▸ **INFORMATION SUPPLIED**
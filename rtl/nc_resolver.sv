// nc_resolver: validates a capability token against the capability metadata table and
// walks the parent chain of indirect capabilities up to the owning direct (or paged-out)
// capability.
//
// On req_valid (accepted when req_ready) the token is decoded into key {type, n}, tag and
// offset, and a LOOKUP is sent to the CMT controller. A miss (no entry with that key and
// MAC tag: forged, dropped or revoked token) ends the walk with F_INVALID. An indirect
// entry holds the token of its parent, which is looked up next; a revoked ancestor
// therefore invalidates every capability derived from it without any sweep. The walk
// ends at the first direct or paged-out entry. Walks longer than MAX_DEPTH parent steps end
// with F_DEPTH, which bounds the validation latency: it is (depth+1) CMT lookups.
//
// Results, valid with the one-cycle done pulse: ok/fault, the leaf entry (the one the
// token names), its location and key, the owner entry with its location and key, the
// token's offset and the chain depth. The document describes the recursion to the root
// direct capability; the depth limit and the interface are this design's choices.
module nc_resolver
  import nc_pkg::*;
#(
  parameter int unsigned MAX_DEPTH = 8
) (
  input  logic        clk,
  input  logic        rst_n,

  input  logic        req_valid,
  output logic        req_ready,
  input  token_t      req_token,

  output logic        done,
  output logic        ok,
  output fault_e      fault,
  output cmt_entry_t  leaf,
  output cmt_loc_t    leaf_loc,
  output key_t        leaf_key,
  output cmt_entry_t  owner,
  output cmt_loc_t    owner_loc,
  output key_t        owner_key,
  output logic [31:0] offset,
  output logic [7:0]  depth,

  // CMT controller command port (lookups only)
  output logic        cmt_valid,
  input  logic        cmt_ready,
  output key_t        cmt_key,
  output tag_t        cmt_tag,
  input  logic        cmt_rsp_valid,
  input  logic        cmt_rsp_ok,
  input  cmt_entry_t  cmt_rsp_entry,
  input  cmt_loc_t    cmt_rsp_loc
);

  typedef enum logic [1:0] {R_IDLE, R_ISSUE, R_WAIT} rstate_e;
  rstate_e state;

  token_t        cur;
  token_fields_t cur_f;
  key_t          cur_key;
  token_t        unused_enc;

  nc_token_codec u_codec (
    .dec_token(cur), .dec_fields(cur_f), .dec_key(cur_key),
    .enc_ttype(2'd0), .enc_tag('0), .enc_num('0), .enc_token(unused_enc)
  );

  assign req_ready = (state == R_IDLE);
  assign cmt_valid = (state == R_ISSUE);
  assign cmt_key   = cur_key;
  assign cmt_tag   = cur_f.tag;

  always_ff @(posedge clk or negedge rst_n) begin
    if (!rst_n) begin
      state     <= R_IDLE;
      cur       <= '0;
      done      <= 1'b0;
      ok        <= 1'b0;
      fault     <= F_NONE;
      leaf      <= '0;
      leaf_loc  <= '0;
      leaf_key  <= '0;
      owner     <= '0;
      owner_loc <= '0;
      owner_key <= '0;
      offset    <= '0;
      depth     <= '0;
    end else begin
      done <= 1'b0;
      unique case (state)
        R_IDLE: if (req_valid) begin
          cur   <= req_token;
          depth <= '0;
          state <= R_ISSUE;
        end
        R_ISSUE: begin
          if (depth == '0) offset <= cur_f.offset;
          if (cmt_ready) state <= R_WAIT;
        end
        default: if (cmt_rsp_valid) begin
          if (depth == '0) begin
            leaf     <= cmt_rsp_entry;
            leaf_loc <= cmt_rsp_loc;
            leaf_key <= cur_key;
          end
          if (!cmt_rsp_ok) begin
            done  <= 1'b1;
            ok    <= 1'b0;
            fault <= F_INVALID;
            state <= R_IDLE;
          end else if (cmt_rsp_entry.ctype == CT_INDIRECT) begin
            if (depth == 8'(MAX_DEPTH)) begin
              done  <= 1'b1;
              ok    <= 1'b0;
              fault <= F_DEPTH;
              state <= R_IDLE;
            end else begin
              cur   <= cmt_rsp_entry.aux;
              depth <= depth + 8'd1;
              state <= R_ISSUE;
            end
          end else begin
            owner     <= cmt_rsp_entry;
            owner_loc <= cmt_rsp_loc;
            owner_key <= cur_key;
            done      <= 1'b1;
            ok        <= 1'b1;
            fault     <= F_NONE;
            state     <= R_IDLE;
          end
        end
      endcase
    end
  end

endmodule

▸ **ABOUT THIS TASK**
Please count the lines in the data that include the word "parent" and report the number by itself.

▸ **OUTPUT**
3